FILING SHEET FOR EASTERN CAPE JUDGMENT


ECJ NO: 020/2006


PARTIES: BELINDA VERMAAK AND THE ROAD ACCIDENT FUND


REFERENCE NUMBERS –

  • Registrar: 2509/03



DATE HEARD: 20 FEBRUARY 2006

DATE DELIVERED: 03 MARCH 2006


JUDGE(S): JONES J


LEGAL REPRESENTATIVES –

Appearances:

  • for the State/Applicant(s)Appellant(s): P MOUTON

  • for the accused/respondent(s): LA SCHUBART


Instructing attorneys:

  • Applicant(s)/Appellant(s): LE ROUX INC.

  • Respondent(s): JOUBERT GALPHIN & SEARLE





























Possibly reportable

For circulation


In the High Court of South Africa

(South Eastern Cape Local Division) Case No 2509/03

Delivered:

In the matter between


BELINDA VERMAAK Plaintiff

and

THE ROAD ACCIDENT FUND Defendant


SUMMARY: Costs – action for damages for bodily injury – damages settled at R43 418-47 – whether costs on the high court scale or on the magistrates’ courts scale – prior agreement at pre-trial conference not to transfer the case to another court insufficient in the circumstances of the case to justify award of costs on high court scale.


JUDGMENT


JONES J:


[1] On 16 June 2001 the plaintiff suffered bodily injuries in the course of a motor collision in Uitenhage. A motor-car drove into the rear of the stationary car in which she was a front seat passenger and propelled her car forward so that it collided into the rear of the stationary car in front of it.


[2] This is the classic situation for a whiplash injury, and that is what happened to the plaintiff.
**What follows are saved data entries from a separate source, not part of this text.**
// tb_div_stack: the branch example of the source (a divergent branch pushes a
// join and a divergent entry, both paths pop back to the full mask), then
// random push / pop sequences against a reference stack.
module tb_div_stack;
  localparam int M = 16, P = 8, D = 8;
  logic clk = 0, rst_n = 0;
  always #5 clk = ~clk;
  logic push1, push2, pop, empty, full;
  logic [P-1:0] arpc, aepc, brpc, bepc, trpc, tepc;
  logic [M-1:0] amask, bmask, tmask;
  logic [P-1:0] rr [$], re [$];
  logic [M-1:0] rm [$];
  int checks = 0, failures = 0;

  div_stack #(.MASK_W(M), .PC_W(P), .DEPTH(D)) dut (.clk, .rst_n, .push1_i(push1), .push2_i(push2),
    .pop_i(pop), .a_rpc_i(arpc), .a_mask_i(amask), .a_epc_i(aepc), .b_rpc_i(brpc), .b_mask_i(bmask),
    .b_epc_i(bepc), .empty_o(empty), .full_o(full), .top_rpc_o(trpc), .top_mask_o(tmask), .top_epc_o(tepc));

  task automatic chk(bit ok, string s);
    checks++;
    if (!ok) begin failures++; $display("FAIL %s", s); end
  endtask

  initial begin
    repeat (20000) @(posedge clk);
    failures++;
    $display("TB_RESULT checks=%0d failures=%0d", checks, failures);
    $finish;
  end

  initial begin
    push1 = 0; push2 = 0; pop = 0; arpc = 0; aepc = 0; brpc = 0; bepc = 0; amask = 0; bmask = 0;
    repeat (2) @(negedge clk); rst_n = 1;
    chk(empty, "empty after reset");
    // branch at A (mask 1111) splits into B (1110, taken, run first) and C (0001); merge at D
    push2 = 1; arpc = 8'hD; aepc = 8'hD; amask = 16'h000F; brpc = 8'hD; bepc = 8'hC; bmask = 16'h0001;
    @(negedge clk); push2 = 0;
    chk(!empty && trpc == 8'hD && tepc == 8'hC && tmask == 16'h0001, "divergent entry on top");
    pop = 1; @(negedge clk); pop = 0;
    chk(trpc == 8'hD && tepc == 8'hD && tmask == 16'h000F, "join entry after first pop");
    pop = 1; @(negedge clk); pop = 0;
    chk(empty, "empty after reconvergence");
    // random traffic
    for (int t = 0; t < 3000; t++) begin
      int op;
      op = $urandom_range(0, 2);
      push1 = 0; push2 = 0; pop = 0;
      arpc = 8'($urandom); aepc = 8'($urandom); amask = 16'($urandom);
      brpc = 8'($urandom); bepc = 8'($urandom); bmask = 16'($urandom);
      if (op == 0 && !full) begin
        push2 = 1; rr.push_back(arpc); re.push_back(aepc); rm.push_back(amask);
        rr.push_back(brpc); re.push_back(bepc); rm.push_back(bmask);
      end else if (op == 1 && rr.size() < D) begin
        push1 = 1; rr.push_back(arpc); re.push_back(aepc); rm.push_back(amask);
      end else if (rr.size() > 0) begin
        pop = 1; void'(rr.pop_back()); void'(re.pop_back()); void'(rm.pop_back());
      end
      @(negedge clk);
      push1 = 0; push2 = 0; pop = 0;
      chk(empty == (rr.size() == 0), "empty flag");
      chk(full == (rr.size() >= D - 1), "full flag");
      if (rr.size() > 0)
        chk(trpc == rr[$] && tepc == re[$] && tmask == rm[$], $sformatf("top entry at step %0d", t));
    end
    $display("TB_RESULT checks=%0d failures=%0d", checks, failures);
    $finish;
  end
endmodule
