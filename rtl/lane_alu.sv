// lane_alu: the functional unit of one SIMD lane. The source names the lanes
// but defines no instruction set of its own, so the operations here are only
// those the core needs to exercise its mechanisms: add, add immediate, load immediate,
// thread id, and the two compares that set a thread's predicate bit. Combinational.
module lane_alu
  import gpu_pkg::*;
#(
  parameter int unsigned DW = 32
) (
  input  op_e             op_i,
  input  logic [DW-1:0]   a_i,
  input  logic [DW-1:0]   b_i,
  input  logic [15:0]     imm_i,
  input  logic [DW-1:0]   tid_i,
  output logic [DW-1:0]   result_o,
  output logic            wr_o,       // result_o goes to the destination register
  output logic            pred_o,
  output logic            pred_wr_o   // pred_o goes to the thread's predicate bit
);
  always_comb begin
    result_o  = '0;
    wr_o      = 1'b0;
    pred_o    = 1'b0;
    pred_wr_o = 1'b0;
    case (op_i)
      OP_ADD:   begin result_o = a_i + b_i;                 wr_o = 1'b1; end
      OP_ADDI:  begin result_o = a_i + DW'(signed'(imm_i)); wr_o = 1'b1; end
      OP_LI:    begin result_o = DW'(imm_i);                wr_o = 1'b1; end
      OP_TID:   begin result_o = tid_i;                     wr_o = 1'b1; end
      OP_SETLT: begin pred_o = (a_i < b_i);                 pred_wr_o = 1'b1; end
      OP_SETGT: begin pred_o = (a_i > b_i);                 pred_wr_o = 1'b1; end
      default: ;
    endcase
  end
endmodule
In due course she claimed compensation for her injury from the defendant (the Fund) in terms of the provisions of the Road Accident Fund Act No 56 of 1996. The particulars of claim described the injury as severe and claimed compensation in the sum of R303 418-47 which was made up as follows:

past medical expenses R4 318-47

future medical expenses R120 000-00

loss of earning capacity R100 000-00

general damages R80 000-00.


[3] The Fund conceded liability on the merits in its plea, but alleged contributory negligence on the plaintiff’s part for failure to wear a safety belt. By the time the parties came to trial (20 February 2006) contributory negligence had become a dead issue. Neither party had given notice of expert evidence on the relationship between wearing a seatbelt and the mechanism and causation of whiplash injuries. It played no part in the case. The parties proceeded to settle the quantum of plaintiff’s damages. Their settlement is recorded in paragraphs 1 and 2 of a written document entitled ‘Agreement on Quantum’ which reflects a settlement amount of R43 428-47, plus the terms of a section 17(4)(a) undertaking in respect of future expenses. I have marked it ‘X’ for identification purposes.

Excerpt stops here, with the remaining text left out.